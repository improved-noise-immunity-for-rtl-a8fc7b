# Two-sample PLL with smoothing (2SS-PLL) and a totem-pole PFC controller

A single-phase power-factor-correction (PFC) stage must draw a sinusoidal
current in phase with the grid voltage. It therefore needs the phase of that
voltage, and a phase-locked loop (PLL) provides it. A single-phase grid gives
only one signal, while a Park-transform PLL needs two in quadrature (α, β).
The *two-sample* quadrature generator makes β from nothing more than the
present sample and the sample two steps back. That is cheap, but it acts as a
discrete differentiator, so ADC quantisation and sensing noise pass straight
into β, and from there into the phase.

The design here puts a first-order smoothing filter in front of the
two-sample generator, with the filter and the generator sharing one delay
register. It then removes the gain and the phase lag that the filter adds at
the grid frequency, so β is in quadrature again. The result keeps the
two-sample structure's tiny memory (two registers) and becomes much less
sensitive to noise. Around the PLL sits the digital controller of a
totem-pole PFC: a DC-voltage PI loop, a reference multiplier, a current PI
loop and a PWM.

All of it is synthesizable SystemVerilog (IEEE 1800-2017) in `rtl/`, with a
self-checking testbench for every module in `tb/`.

## Signal chain

```
 adc_vg, polarity ─► polarity_reconstruct ─► α_k
 α_k ─► smoother ──► s_k, s_{k-1} ─► qsg_2s ─► β'_k ─► smooth_comp ─► β_k
                                                        ▲ (uses raw α_k)
 (α_k, β_k, sin θ, cos θ) ─► park_pd ─► vq ─► pi_controller (Kp=46, Ki=1024)
 δ = clamp(δ_nom + PI) ─► vco (phase accumulator + CORDIC) ─► θ, sin θ, cos θ
 δ ─► qsg_coeff ─► 1/sin 2δ, tan δ, tan φ, gain   (used from the next sample)
```

The frequency is carried as δ = ωT_s, the phase advance per sample in
radians (N_k = 2π/δ samples per grid period). At 50 Hz and
T_s = 156.25 µs, δ = 0.0491 rad and N = 128.

## The quadrature generator and its compensation

This part needs the closest reading.

**Smoother.** The filter is s_k = γ·α_k + (1−γ)·s_{k−1}, with γ = 2⁻⁵ = 0.03125.
It is computed as `s_{k-1} + (α_k − s_{k-1}) >>> 5`, so it needs no multiplier.
Its state register s_{k−1} is also the first delay of the quadrature
generator.

**Two-sample QSG.** On the smoothed samples:

    β'_k = (s_{k−2} − s_k) / sin(2δ) + s_k · tan δ

For a pure sinusoid s = S·sin(δk + ψ), this gives exactly −S·cos(δk + ψ): the
same amplitude, 90° behind. Only one extra register (s_{k−2}) is needed.

**Why compensation is needed.** At the grid frequency the smoother has gain
H and phase lag φ < 0. So β' is the quadrature of a signal that is smaller
and delayed, and it mixes α and β:
β' = H(β cos φ + α sin φ). Inverting this gives

    β_k = β'_k · 1/(H cos φ) − α_k · tan φ

Both coefficients come from a continuous-time model of the smoother:

* tan φ = δ / ln(1−γ). This is exact within the model, and is −1.546 at
  50 Hz, i.e. a lag of −57°.
* 1/(H cos φ) = |ln(1−γ)/γ| · (1 + tan²φ). This is 3.44 at 50 Hz.

**A point to be aware of.** The method is often drawn with the gain block as
the constant |ln(1−γ)/γ| alone. That is the limit for δ ≪ |ln(1−γ)|, which
here would mean far more than 198 samples per period. At 128 samples per
period, cos φ is about 0.54, and the constant gain would leave β badly out of
quadrature. This design uses the full expression. The fault test of
`qsg_coeff` replaces it with the constant, and the testbench rejects that.

**Residual error.** The smoother is really discrete. Its exact response at
50 Hz is |G| = 0.543 and arg G = −55.7°, against 0.535 and −57.1° from the
continuous model. So β keeps an error of about 0.05 pu (about 1.4°). In
closed loop this costs under 0.1° of mean phase error (measured 0.084° on a
clean grid). `tb_pll_2ss` checks β against the exact discrete prediction,
within 0.01 pu.

**Coefficient unit (`qsg_coeff`).** After every sample it recomputes the four
coefficients from the new δ:

* 1/(2δ) comes from a 50-cycle restoring divider.
* 1/sin x ≈ 1/x + x/6 + 7x³/360 and tan x ≈ x + x³/3 + 2x⁵/15. Both are
  accurate to about 1e-7 below 100 Hz.
* tan φ and the gain are one constant multiply each.

After reset it holds the 50 Hz values.

## Phase detector, loop filter, oscillator

* **Sign convention.** The grid is taken as V·sin θ_g, so that the PLL's
  `sin_t` is in phase with the grid voltage and can be used directly as the
  current-reference shape. The QSG then gives β = −V·cos θ_g, and the Park
  detector forms:
  * vq = α cos θ + β sin θ = V sin(θ_g − θ)
  * vd = α sin θ − β cos θ = V cos(θ_g − θ)
* **Loop filter.** This is a PI with Kp = 46 rad/s and Ki = 1024 rad/s² per
  unit of vq, which gives a natural frequency of 32 rad/s and damping of 0.72.
  The output is scaled by T_s, so it is a correction of δ directly.
  * δ is limited to 40–60 Hz.
  * The integrator is clamped to the same range, which prevents wind-up.
* **Amplitude.** The input is scaled to per unit of the nominal peak
  (`PEAK_CODE`) and is not normalised further. During a voltage dip the loop
  gain therefore falls in proportion to the depth.
* **Oscillator.** A 32-bit phase accumulator (2³² = one turn) advances by
  δ·2³²/2π per sample. A 24-iteration CORDIC produces sin θ and cos θ to
  about 2e-6. Its arctangent table and gain are computed at elaboration from
  atan(2⁻ⁱ) and ∏ 1/√(1+2⁻²ⁱ).

## Timing of one sample

`pll_2ss` handles one sample per `sample_en` strobe, in this order:

| cycle after `sample_en` | step                                                            |
|-------------------------|-----------------------------------------------------------------|
| 0                       | α_k registered                                                  |
| 1                       | smoother and QSG update, β'_k registered                        |
| 2                       | compensation, β_k registered                                    |
| 3                       | Park detector, vq registered                                    |
| 4                       | PI update                                                       |
| 5                       | δ and θ updated; CORDIC and coefficient divider start           |
| ≈ 59                    | `done`: sin θ, cos θ, θ, δ valid for the **next** sampling instant |

An assertion checks that `sample_en` never arrives while a sample is still in
progress. At 6.4 kHz, any clock above about 0.4 MHz is fast enough. The
defaults assume 100 MHz (15625 cycles per sample).

## PFC controller (`pfc_controller`, the top)

**Sampling.** The PWM carrier sets the sampling period. In the first cycle of
each period, `adc_trigger` is high and the three ADC codes are taken as
valid:
* |v_g| plus a polarity bit (the grid voltage is sensed after rectification);
* the line current, offset binary around `IL_ZERO_CODE`;
* the DC output voltage.

**In the same cycle:**
* The **DC-voltage PI** turns V*_DC − v_o into the current amplitude A,
  limited to 0…`I_MAX`.
* The **current PI** turns i_ref − i_L into the duty command, limited to
  0…1, using the i_ref formed in the previous period.
* The PLL starts on the new sample.

**When the PLL is done,** i_ref = A·sin θ is formed for the next instant.
The PWM (sawtooth carrier) takes the new duty at the start of the next
period. The output is `pwm_out`.

**Half cycles.** In a totem-pole stage, the two switches of the fast leg swap
the boost role every half cycle. The controller therefore takes the current
error with the sign of the reference (`half_cycle`, the sign of sin θ), so
one duty command always means "duty of the switch that boosts now".
`half_cycle` is brought out for the gate driver: 1 means S2 boosts, 0 means S1
boosts.

**Not in the RTL.** The ADCs, the sensing and rectifier, the gate driver and
the power stage are analog parts. They are outside the RTL and reach it
through ports.

## Parameters

| parameter | default | module | origin |
|---|---|---|---|
| `TS` | 156.25e-6 s | pll_2ss, qsg_coeff, pi_controller, pfc_controller | method |
| `GAMMA_SHIFT` | 5 (γ = 0.03125) | smoother, qsg_coeff, pll_2ss | method |
| `KP`, `KI` | 46, 1024 | pll_2ss / pi_controller | method |
| `F_NOM` | 50 Hz | pll_2ss, qsg_coeff | method |
| `F_MIN`, `F_MAX` | 40, 60 Hz | pll_2ss | own choice |
| `ADC_BITS`, `PEAK_CODE` | 12, 3500 | pll_2ss, polarity_reconstruct | own choice |
| `ITER` | 24 | vco, cordic_sincos | own choice |
| `PWM_PERIOD` | 15625 cycles | pfc_controller, pwm (`PERIOD`) | own choice (100 MHz clock) |
| `KP_V`, `KI_V`, `I_MAX` | 2.0, 20.0, 1.2 pu | pfc_controller | placeholder |
| `KP_I`, `KI_I` | 0.4, 200.0 | pfc_controller | placeholder |
| `IL_ZERO_CODE`, `IL_PU_CODE`, `VO_PU_CODE` | 2048, 1000, 2500 | pfc_controller | own choice |

All signal values are signed Q8.24 (`pll_pkg::q_t`). Currents and voltages
are in per unit of the grid peak and of `IL_PU_CODE`. The gains of the two
PFC loops are only placeholders. They were tuned against a crude averaged
plant model and give a power factor of about 0.89 on it. That model has no
duty feed-forward, so the current stays at zero near the zero crossings. For
a real converter, retune `KP_V`, `KI_V`, `KP_I` and `KI_I` (and consider
adding feed-forward); the PLL does not depend on them.

## How far it is verified

Each module has a testbench that compares it with a model computed
independently in real arithmetic. Each testbench was also run against a
deliberately broken copy of its module, and every one of those runs failed.

Measured results:

| scenario | mean phase error |
|---|---|
| clean 50 Hz | 0.084° (peak 0.16°) |
| 5 % Gaussian-like noise | 0.27–0.31° (peak < 1°) |
| 49 → 51 Hz frequency jump | settles to 0.18–0.20° |
| +60° / +90° phase jumps | settle to 0.2–0.3° |
| 50 % dip lasting 200 ms | 0.4–0.9° during the dip |
| 2 % DC offset, 3 % 3rd and 2 % 5th harmonic, 5 % noise | 0.29° (peak 1.0°) |

Other measurements:
* PLL processing time per sample: 59 cycles.
* With the plant model, the DC voltage is held within 1 % of 1.23 pu.
* PWM pulse widths match the duty command exactly.

Not verified:
* Other mixes of harmonics, and larger DC offsets.
* Behaviour on hardware.
* Timing closure at 100 MHz. The compensation step has a long combinational
  path (two 32×32 multiplies and an adder). Pipeline it if the target clock
  needs it; the sample budget leaves plenty of room.

## Files

| file | content |
|---|---|
| `rtl/pll_pkg.sv` | Q8.24 type and saturating arithmetic helpers |
| `rtl/polarity_reconstruct.sv` | signed per-unit input from rectified code and polarity |
| `rtl/smoother.sv` | γ-smoother; its state is the shared delay |
| `rtl/qsg_2s.sv` | two-sample quadrature generator |
| `rtl/smooth_comp.sv` | gain and phase compensation of the smoother |
| `rtl/qsg_coeff.sv`, `rtl/seq_divider.sv` | frequency-dependent coefficients |
| `rtl/park_pd.sv` | Park phase detector |
| `rtl/pi_controller.sv` | PI with limits (loop filter, voltage and current loops) |
| `rtl/vco.sv`, `rtl/cordic_sincos.sv` | phase accumulator and sine/cosine |
| `rtl/pll_2ss.sv` | the PLL and its sequencer |
| `rtl/pwm.sv` | PWM modulator, also the sampling strobe |
| `rtl/pfc_controller.sv` | top: the complete controller |
| `tb/tb_<module>.sv` | self-checking testbench of each module |
| `tb/tb_pfc_controller.sv` | closed-loop test with a plant model, all grid events, 500 cycles per sample |
| `tb/tb_pfc_controller_full.sv` | same plant, all defaults (15625 cycles per sample), start-up and regulation |

## Simulating

Every testbench prints `TB_RESULT checks=N failures=M` and stops by itself.
Examples with Verilator 5:

```
verilator --binary --timing --assert -Wno-fatal rtl/pll_pkg.sv rtl/*.sv \
          tb/tb_pll_2ss.sv --top-module tb_pll_2ss -o tb && ./obj_dir/tb

verilator --binary --timing --assert -Wno-fatal rtl/pll_pkg.sv rtl/*.sv \
          tb/tb_pfc_controller.sv --top-module tb_pfc_controller -o tb && ./obj_dir/tb
```

Run times: the unit tests take well under 10 s each. `tb_pfc_controller`
(about 2 s of grid time) takes about 10 s. `tb_pfc_controller_full` takes
about 1.5 minutes, because it clocks every one of the 15625 cycles per
sample.

To try another smoothing factor, change `GAMMA_SHIFT` on `pll_2ss`: all
compensation constants follow from it at elaboration. To try another
sampling rate, change `TS` together with the clock division.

※ ※ ※

### WORK REQUIRED
Taking the lines above, repeat exactly those from the line that contains "the smoother |" through the line that contains "## Simulating", and both of those lines as well. Include nothing else.

### TASK RESULT
| `rtl/smooth_comp.sv` | gain and phase compensation of the smoother |
| `rtl/qsg_coeff.sv`, `rtl/seq_divider.sv` | frequency-dependent coefficients |
| `rtl/park_pd.sv` | Park phase detector |
| `rtl/pi_controller.sv` | PI with limits (loop filter, voltage and current loops) |
| `rtl/vco.sv`, `rtl/cordic_sincos.sv` | phase accumulator and sine/cosine |
| `rtl/pll_2ss.sv` | the PLL and its sequencer |
| `rtl/pwm.sv` | PWM modulator, also the sampling strobe |
| `rtl/pfc_controller.sv` | top: the complete controller |
| `tb/tb_<module>.sv` | self-checking testbench of each module |
| `tb/tb_pfc_controller.sv` | closed-loop test with a plant model, all grid events, 500 cycles per sample |
| `tb/tb_pfc_controller_full.sv` | same plant, all defaults (15625 cycles per sample), start-up and regulation |

## Simulating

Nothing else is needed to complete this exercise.